Records for this exercise: Begin

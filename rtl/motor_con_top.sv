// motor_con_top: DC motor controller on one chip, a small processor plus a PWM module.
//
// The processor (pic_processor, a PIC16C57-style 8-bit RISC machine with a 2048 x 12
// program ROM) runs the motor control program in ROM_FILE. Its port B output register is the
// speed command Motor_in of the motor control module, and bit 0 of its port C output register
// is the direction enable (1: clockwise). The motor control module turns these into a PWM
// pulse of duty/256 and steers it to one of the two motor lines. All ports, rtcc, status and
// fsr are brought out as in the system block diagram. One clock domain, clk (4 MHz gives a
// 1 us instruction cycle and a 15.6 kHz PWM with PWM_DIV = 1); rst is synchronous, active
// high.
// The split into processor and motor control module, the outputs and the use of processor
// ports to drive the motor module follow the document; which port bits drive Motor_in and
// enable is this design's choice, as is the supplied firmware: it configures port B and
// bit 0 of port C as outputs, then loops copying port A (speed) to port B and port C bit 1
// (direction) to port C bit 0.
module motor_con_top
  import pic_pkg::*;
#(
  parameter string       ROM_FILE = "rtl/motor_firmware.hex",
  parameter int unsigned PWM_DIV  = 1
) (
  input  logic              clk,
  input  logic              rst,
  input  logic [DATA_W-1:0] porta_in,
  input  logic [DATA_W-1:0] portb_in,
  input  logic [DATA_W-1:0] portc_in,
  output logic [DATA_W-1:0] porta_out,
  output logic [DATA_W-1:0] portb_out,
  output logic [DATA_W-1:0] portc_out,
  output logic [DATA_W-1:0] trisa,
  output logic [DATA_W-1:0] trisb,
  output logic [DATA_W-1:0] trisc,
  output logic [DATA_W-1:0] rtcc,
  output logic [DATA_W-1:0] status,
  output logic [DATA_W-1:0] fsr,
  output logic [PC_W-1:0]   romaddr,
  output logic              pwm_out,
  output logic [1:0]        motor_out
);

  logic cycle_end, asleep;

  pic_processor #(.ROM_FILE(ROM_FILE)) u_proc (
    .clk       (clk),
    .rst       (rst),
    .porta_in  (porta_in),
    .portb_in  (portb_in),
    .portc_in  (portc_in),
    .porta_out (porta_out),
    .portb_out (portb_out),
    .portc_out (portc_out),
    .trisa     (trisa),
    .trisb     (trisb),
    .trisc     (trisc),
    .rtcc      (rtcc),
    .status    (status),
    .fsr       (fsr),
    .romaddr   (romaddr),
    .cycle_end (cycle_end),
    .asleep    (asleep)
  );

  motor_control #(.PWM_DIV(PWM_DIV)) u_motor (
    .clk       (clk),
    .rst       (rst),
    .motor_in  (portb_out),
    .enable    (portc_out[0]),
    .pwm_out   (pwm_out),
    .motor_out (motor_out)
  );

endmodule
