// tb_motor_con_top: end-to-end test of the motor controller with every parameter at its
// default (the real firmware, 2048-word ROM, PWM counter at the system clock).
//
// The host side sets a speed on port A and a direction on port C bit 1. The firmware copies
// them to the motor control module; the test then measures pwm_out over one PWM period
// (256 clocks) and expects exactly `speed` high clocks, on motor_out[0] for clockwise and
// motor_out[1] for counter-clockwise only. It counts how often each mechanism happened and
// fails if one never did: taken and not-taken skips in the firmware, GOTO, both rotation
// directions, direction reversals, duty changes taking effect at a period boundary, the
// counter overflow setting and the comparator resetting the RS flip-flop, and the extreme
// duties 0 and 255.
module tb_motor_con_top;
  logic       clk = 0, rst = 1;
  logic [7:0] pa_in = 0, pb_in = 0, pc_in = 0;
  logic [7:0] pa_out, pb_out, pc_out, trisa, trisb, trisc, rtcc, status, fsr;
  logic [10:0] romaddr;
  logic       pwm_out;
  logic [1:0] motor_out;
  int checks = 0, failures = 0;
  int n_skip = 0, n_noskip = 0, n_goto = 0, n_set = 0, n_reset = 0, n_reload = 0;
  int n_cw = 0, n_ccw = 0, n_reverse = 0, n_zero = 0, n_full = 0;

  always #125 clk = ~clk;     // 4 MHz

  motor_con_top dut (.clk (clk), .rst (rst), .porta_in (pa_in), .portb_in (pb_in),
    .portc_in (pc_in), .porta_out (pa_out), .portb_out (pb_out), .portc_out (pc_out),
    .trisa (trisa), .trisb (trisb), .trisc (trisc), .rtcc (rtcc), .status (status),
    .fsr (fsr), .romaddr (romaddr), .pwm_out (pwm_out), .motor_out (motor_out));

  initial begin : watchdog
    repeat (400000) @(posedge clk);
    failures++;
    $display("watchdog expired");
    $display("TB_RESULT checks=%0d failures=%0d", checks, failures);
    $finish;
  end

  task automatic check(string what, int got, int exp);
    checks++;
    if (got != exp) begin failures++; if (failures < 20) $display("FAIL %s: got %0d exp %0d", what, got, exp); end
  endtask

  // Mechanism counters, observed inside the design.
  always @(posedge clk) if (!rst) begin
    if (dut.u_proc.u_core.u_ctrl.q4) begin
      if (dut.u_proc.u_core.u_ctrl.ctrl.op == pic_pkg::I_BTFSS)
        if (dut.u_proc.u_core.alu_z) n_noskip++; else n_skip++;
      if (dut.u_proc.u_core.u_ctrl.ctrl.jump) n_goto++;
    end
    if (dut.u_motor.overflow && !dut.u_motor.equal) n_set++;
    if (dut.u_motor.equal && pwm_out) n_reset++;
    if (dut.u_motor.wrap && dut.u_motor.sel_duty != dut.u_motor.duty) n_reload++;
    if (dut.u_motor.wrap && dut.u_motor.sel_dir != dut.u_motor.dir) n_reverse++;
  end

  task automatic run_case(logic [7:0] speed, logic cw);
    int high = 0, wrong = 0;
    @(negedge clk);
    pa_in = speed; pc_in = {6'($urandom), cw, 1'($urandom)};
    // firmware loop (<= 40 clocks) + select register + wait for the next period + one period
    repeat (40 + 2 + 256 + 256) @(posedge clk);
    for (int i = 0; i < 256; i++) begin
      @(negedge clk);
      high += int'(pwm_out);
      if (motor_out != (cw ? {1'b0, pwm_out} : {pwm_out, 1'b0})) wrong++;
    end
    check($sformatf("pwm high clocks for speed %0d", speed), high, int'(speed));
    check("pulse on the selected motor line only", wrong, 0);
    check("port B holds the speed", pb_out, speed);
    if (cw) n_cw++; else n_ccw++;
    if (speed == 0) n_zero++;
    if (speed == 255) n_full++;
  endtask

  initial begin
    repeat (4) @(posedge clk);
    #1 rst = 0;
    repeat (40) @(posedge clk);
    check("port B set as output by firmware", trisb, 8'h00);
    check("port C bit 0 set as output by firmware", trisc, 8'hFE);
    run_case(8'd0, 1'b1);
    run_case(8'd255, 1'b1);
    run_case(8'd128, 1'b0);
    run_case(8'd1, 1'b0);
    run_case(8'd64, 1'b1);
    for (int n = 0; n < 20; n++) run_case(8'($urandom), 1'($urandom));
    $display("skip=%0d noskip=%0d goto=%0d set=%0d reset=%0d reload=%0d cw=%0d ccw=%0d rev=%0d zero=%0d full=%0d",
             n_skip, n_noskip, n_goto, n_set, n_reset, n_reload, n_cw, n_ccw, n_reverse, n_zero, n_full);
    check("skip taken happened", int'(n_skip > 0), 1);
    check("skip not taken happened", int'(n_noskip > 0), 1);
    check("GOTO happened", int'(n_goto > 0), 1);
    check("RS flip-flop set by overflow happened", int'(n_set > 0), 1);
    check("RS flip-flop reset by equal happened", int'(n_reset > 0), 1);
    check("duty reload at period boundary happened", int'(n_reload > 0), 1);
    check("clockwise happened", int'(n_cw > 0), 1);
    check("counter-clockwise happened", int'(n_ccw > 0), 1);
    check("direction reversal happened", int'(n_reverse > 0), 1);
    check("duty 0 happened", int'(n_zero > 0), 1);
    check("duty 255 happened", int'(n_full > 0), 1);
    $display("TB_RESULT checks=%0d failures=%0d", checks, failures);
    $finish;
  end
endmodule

Records for this exercise: End

## [Assignment]
The response should be the listing above, limited to the lines between the one holding "these into a PWM" and the one holding "port C bit 0.", inclusive, reproduced exactly.

## [Answer space]
// is the direction enable (1: clockwise). The motor control module turns these into a PWM
// pulse of duty/256 and steers it to one of the two motor lines. All ports, rtcc, status and
// fsr are brought out as in the system block diagram. One clock domain, clk (4 MHz gives a
// 1 us instruction cycle and a 15.6 kHz PWM with PWM_DIV = 1); rst is synchronous, active
// high.
// The split into processor and motor control module, the outputs and the use of processor
// ports to drive the motor module follow the document; which port bits drive Motor_in and
// enable is this design's choice, as is the supplied firmware: it configures port B and
// bit 0 of port C as outputs, then loops copying port A (speed) to port B and port C bit 1
// (direction) to port C bit 0.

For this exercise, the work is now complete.